Daddy Hendrix: While I'm sure the image of me wanking is doing wonders for your masturbatory fantasies, let's get back on topic shall we. What do I need to do for this essay?

Daddy Hendrix: Osborne, this isn't negotiable. Unless you'd like me to go to Mrs Ford and tell her that you're making this an unbelievable difficult task.

I pause as the second message comes through. While I was quite enjoying writing an extraordinarily creative reply on how he can put his offer where the sun doesn't shine with the help of a baseball bat and strawberry lubricant, his dedication to the cause makes me falter. To my surprise, it seems he actively want to help. More than that, I don't need him running off to the teacher and telling her I'm being exceptionally non-compliant.

Mike Tyson: Do years 2-4 and conclusion. We'll combine both sections together then proofread.

Daddy Hendrix: I'll proofread. It seems stupid to have the illiterate do that.

Mike Tyson: Go suck a dick Hendrix.

Daddy Hendrix: You first.

Though I'll never admit it, knowing that now I only have half of an essay to do makes the entire experience slightly less excruciating. I even feel generous enough to send on some of the links to the published papers I have found to Elijah, only for a scowl to overcome me once more when he responds with the absolutely not-funny-at-all reply of 'Unless they're porn links, I'm not interested'. I thought there was potential for a much better response than that.

In fact, I actually manage to get quite a substantial amount done, leaving me fairly confident that I'll at least have a week break between this essay and the torture of looking after the robot baby.

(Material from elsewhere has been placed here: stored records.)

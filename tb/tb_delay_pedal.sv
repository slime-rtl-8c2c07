// Testbench for delay_pedal: feeds random stereo samples and compares each
// output with x[n] + x[n-D]>>>1 + x[n-2D]>>>2 + x[n-3D]>>>3 (saturated) computed
// from a sample history kept by the bench, for several magnitudes. Also checks
// the 13-cycle latency. Small delay constants keep the run short.
module tb_delay_pedal;
  import slime_pkg::*;
  localparam int DEPTH = 256, BASE = 5, STEP = 2;
  logic clk = 0, rst = 1, valid_in = 0, valid_out;
  mag_t mag = 0;
  stereo_t din, dout;
  int checks = 0, failures = 0;
  sample_t hist_l [$], hist_r [$];

  delay_pedal #(.DEPTH(DEPTH), .DELAY_BASE(BASE), .DELAY_STEP(STEP)) dut (
    .clk, .rst, .valid_in, .mag_in(mag), .audio_in(din), .audio_out(dout), .valid_out);

  always #5 clk = ~clk;
  initial begin
    repeat (200000) @(posedge clk);
    failures++;
    $display("watchdog expired");
    $display("TB_RESULT checks=%0d failures=%0d", checks, failures);
    $finish;
  end

  function automatic sample_t model(ref sample_t h [$], input int n, input int d);
    longint s;
    s = longint'(h[n]) + longint'(h[n-d] >>> 1) + longint'(h[n-2*d] >>> 2) + longint'(h[n-3*d] >>> 3);
    if (s > 8388607) s = 8388607;
    if (s < -8388608) s = -8388608;
    return sample_t'(s);
  endfunction

  initial begin
    automatic int n = 0;
    int d, lat;
    repeat (3) @(posedge clk);
    rst = 0;
    for (int m = 0; m < 4; m++) begin
      mag = mag_t'(m * 7);
      d = BASE + m * 7 * STEP;
      for (int k = 0; k < 200; k++) begin
        din.l = sample_t'($urandom);
        din.r = sample_t'($urandom);
        if (k % 50 == 3) din.l = 24'sh7ffff0;   // push the sum into saturation
        hist_l.push_back(din.l);
        hist_r.push_back(din.r);
        @(posedge clk); valid_in <= 1;
        @(posedge clk); valid_in <= 0;
        lat = 1;
        while (!valid_out) begin @(posedge clk); lat++; end
        if (n >= 3 * (BASE + 21 * STEP)) begin
          checks += 3;
          if (dout.l !== model(hist_l, n, d) || dout.r !== model(hist_r, n, d)) begin
            failures++;
            $display("FAIL n=%0d d=%0d got %h/%h exp %h/%h", n, d, dout.l, dout.r,
                     model(hist_l, n, d), model(hist_r, n, d));
          end
          // lat counts from the edge that samples valid_in, plus one edge for
          // the bench to see the registered output: 13 pipeline cycles + 2.
          if (lat != 15) begin failures++; $display("FAIL latency %0d", lat); end
        end
        n++;
        repeat ($urandom_range(0, 5)) @(posedge clk);
      end
    end
    $display("TB_RESULT checks=%0d failures=%0d", checks, failures);
    $finish;
  end
endmodule
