// pitch_shifter: changes the pitch of one audio channel by reading a circular
// buffer faster than it is written.
//
// How it works: every incoming sample is written at the write pointer, which
// steps by one. A fractional read index, in unsigned fixed point with
// log2(DEPTH) integer and 29 fraction bits, steps by rate_in (3.29 format, e.g.
// 1.26 for a major third) per sample and wraps with the buffer; its integer
// part is the read address. Reading the stored waveform rate_in times faster
// raises its frequency by that factor; the read index laps the write pointer
// periodically, which is the audible splice of this simple method.
//
// Sequence after valid_in (one sample per valid_in; further valid_in pulses
// are ignored until the sequence ends):
//   cycle 1  write the sample, advance the write pointer
//   cycle 2  add rate_in to the read index
//   cycle 3  read at the integer part of the new index
//   cycle 4  data_out holds the read word, valid_out pulses
// This cycle plan, the 1024-entry buffer and the 3.29 rate format follow the
// document. The index starts at 0 after reset.
module pitch_shifter
  import slime_pkg::*;
#(
  parameter int DEPTH = 1024,
  localparam int AW   = $clog2(DEPTH)
) (
  input  logic    clk,
  input  logic    rst,
  input  rate_t   rate_in,
  input  logic    valid_in,
  input  sample_t sample_in,
  output sample_t sample_out,
  output logic    valid_out
);
  typedef enum logic [1:0] {S_IDLE, S_WRITE, S_STEP, S_READ} state_e;

  state_e                  state;
  sample_t                 x;
  logic [AW-1:0]           wp;
  logic [AW+RATE_FRAC-1:0] idx;
  logic                    rd_issued;

  pitch_buffer #(.DEPTH(DEPTH)) u_buf (
    .clk,
    .wren(state == S_WRITE), .wraddr(wp), .data_in(x),
    .rden(state == S_READ), .rdaddr(idx[AW+RATE_FRAC-1 -: AW]),
    .data_out(sample_out));

  always_ff @(posedge clk) begin
    if (rst) begin
      state     <= S_IDLE;
      x         <= '0;
      wp        <= '0;
      idx       <= '0;
      rd_issued <= 1'b0;
    end else begin
      rd_issued <= 1'b0;
      unique case (state)
        S_IDLE:  if (valid_in) begin x <= sample_in; state <= S_WRITE; end
        S_WRITE: begin wp <= wp + 1'b1; state <= S_STEP; end
        S_STEP:  begin idx <= idx + (AW+RATE_FRAC)'(rate_in); state <= S_READ; end
        S_READ:  begin rd_issued <= 1'b1; state <= S_IDLE; end
        default: state <= S_IDLE;
      endcase
    end
  end

  assign valid_out = rd_issued;
endmodule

Now pleased don't get it confused. I'm aware my incessant whining does little for instilling confidence that I'm actually suitable for a career to work around them. I love children. I can't wait to one day have my own. I'm over the moon that Ferne is pregnant and I certainly can't wait to meet my niece (or nephew) because I'll certainly be the best auntie in the world. Believe me, I've already found a mug on amazon that says so.

Genuinely, it's not children that are the problem. I baby sit occasionally for my neighbours for a little bit of money. I've even thought about looking at getting myself involved in childcare professionally throughout university. Kids really aren't an issue. I'm patient with them, considerate, like a completely different person actually. However, I know me and this robot child are going to have an massive problem.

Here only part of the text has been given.